**What the task asks**. The records are to be restated in their entirety, word for word.

---------- Material shown

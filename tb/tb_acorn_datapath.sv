// tb_acorn_datapath: known-answer test of the ACORN state update. From a
// cleared state, 64 byte-steps with fixed input bytes and ca/cb patterns
// are applied and each output byte is compared with values computed
// independently from the published bit-level cipher equations. A second
// instance in decrypt mode is fed the first one's output and must return
// the original bytes while its state stays in step.
module tb_acorn_datapath;
  logic clk = 0, rst_n = 0;
  always #5 clk = ~clk;
  logic clr = 0, en = 0, ca, cb;
  logic [7:0] din, dout, dout_d;
  int checks = 0, failures = 0;

  localparam logic [511:0] DIN = 512'h16271c961c62cfad7733c4afb23669991bc6e827bc002ed462c0e6de98a27e3fab0120b3a7fab9b85869f5884aea3f20c8d8c43cdf5070575b2eefaec70eac3d;
  localparam logic [511:0] OUT = 512'h16271c961c62cfad7733c4afa2b4681d19aced21f2ea5f0dbee1e1e74c345fe088ad229738778907f81e1754c10b8764d9f1bc14394832db7d1663d9ed034593;
  localparam logic [255:0] CC  = 256'h2011212221122223313232112013201033332213022132002300123031123333;

  acorn_datapath u_enc (.clk, .rst_n, .clr, .en, .din, .ca, .cb, .dec(1'b0), .dout);
  acorn_datapath u_dec (.clk, .rst_n, .clr, .en, .din(dout), .ca, .cb, .dec(1'b1), .dout(dout_d));

  initial begin
    repeat (10000) @(posedge clk);
    failures++;
    $display("TB_RESULT checks=%0d failures=%0d", checks, failures);
    $finish;
  end

  initial begin
    repeat (3) @(negedge clk); rst_n = 1;
    @(negedge clk); clr = 1; @(negedge clk); clr = 0;
    for (int i = 0; i < 64; i++) begin
      din = DIN[511 - 8*i -: 8];
      {ca, cb} = 2'(CC[255 - 4*i -: 4]);
      en = 1;
      #1;
      checks += 2;
      if (dout != OUT[511 - 8*i -: 8]) begin failures++; $display("FAIL: byte %0d %h exp %h", i, dout, OUT[511 - 8*i -: 8]); end
      if (dout_d != din) begin failures++; $display("FAIL: decrypt byte %0d %h exp %h", i, dout_d, din); end
      @(negedge clk);
    end
    en = 0;
    // en low holds the state: same input gives same output twice
    din = 8'h00; ca = 1; cb = 1; #1;
    begin
      logic [7:0] o1;
      o1 = dout;
      @(negedge clk); #1;
      checks++;
      if (dout != o1) begin failures++; $display("FAIL: state moved with en low"); end
    end
    $display("TB_RESULT checks=%0d failures=%0d", checks, failures);
    $finish;
  end
endmodule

--------------------

**Answer space**.
filename tb/tb_acorn_datapath.sv
// tb_acorn_datapath: known-answer test of the ACORN state update. From a
// cleared state, 64 byte-steps with fixed input bytes and ca/cb patterns
// are applied and each output byte is compared with values computed
// independently from the published bit-level cipher equations. A second
// instance in decrypt mode is fed the first one's output and must return
// the original bytes while its state stays in step.
module tb_acorn_datapath;
  logic clk = 0, rst_n = 0;
  always #5 clk = ~clk;
  logic clr = 0, en = 0, ca, cb;
  logic [7:0] din, dout, dout_d;
  int checks = 0, failures = 0;

  localparam logic [511:0] DIN = 512'h16271c961c62cfad7733c4afb23669991bc6e827bc002ed462c0e6de98a27e3fab0120b3a7fab9b85869f5884aea3f20c8d8c43cdf5070575b2eefaec70eac3d;
  localparam logic [511:0] OUT = 512'h16271c961c62cfad7733c4afa2b4681d19aced21f2ea5f0dbee1e1e74c345fe088ad229738778907f81e1754c10b8764d9f1bc14394832db7d1663d9ed034593;
  localparam logic [255:0] CC  = 256'h2011212221122223313232112013201033332213022132002300123031123333;

  acorn_datapath u_enc (.clk, .rst_n, .clr, .en, .din, .ca, .cb, .dec(1'b0), .dout);
  acorn_datapath u_dec (.clk, .rst_n, .clr, .en, .din(dout), .ca, .cb, .dec(1'b1), .dout(dout_d));

  initial begin
    repeat (10000) @(posedge clk);
    failures++;
    $display("TB_RESULT checks=%0d failures=%0d", checks, failures);
    $finish;
  end

  initial begin
    repeat (3) @(negedge clk); rst_n = 1;
    @(negedge clk); clr = 1; @(negedge clk); clr = 0;
    for (int i = 0; i < 64; i++) begin
      din = DIN[511 - 8*i -: 8];
      {ca, cb} = 2'(CC[255 - 4*i -: 4]);
      en = 1;
      #1;
      checks += 2;
      if (dout != OUT[511 - 8*i -: 8]) begin failures++; $display("FAIL: byte %0d %h exp %h", i, dout, OUT[511 - 8*i -: 8]); end
      if (dout_d != din) begin failures++; $display("FAIL: decrypt byte %0d %h exp %h", i, dout_d, din); end
      @(negedge clk);
    end
    en = 0;
    // en low holds the state: same input gives same output twice
    din = 8'h00; ca = 1; cb = 1; #1;
    begin
      logic [7:0] o1;
      o1 = dout;
      @(negedge clk); #1;
      checks++;
      if (dout != o1) begin failures++; $display("FAIL: state moved with en low"); end
    end
    $display("TB_RESULT checks=%0d failures=%0d", checks, failures);
    $finish;
  end
endmodule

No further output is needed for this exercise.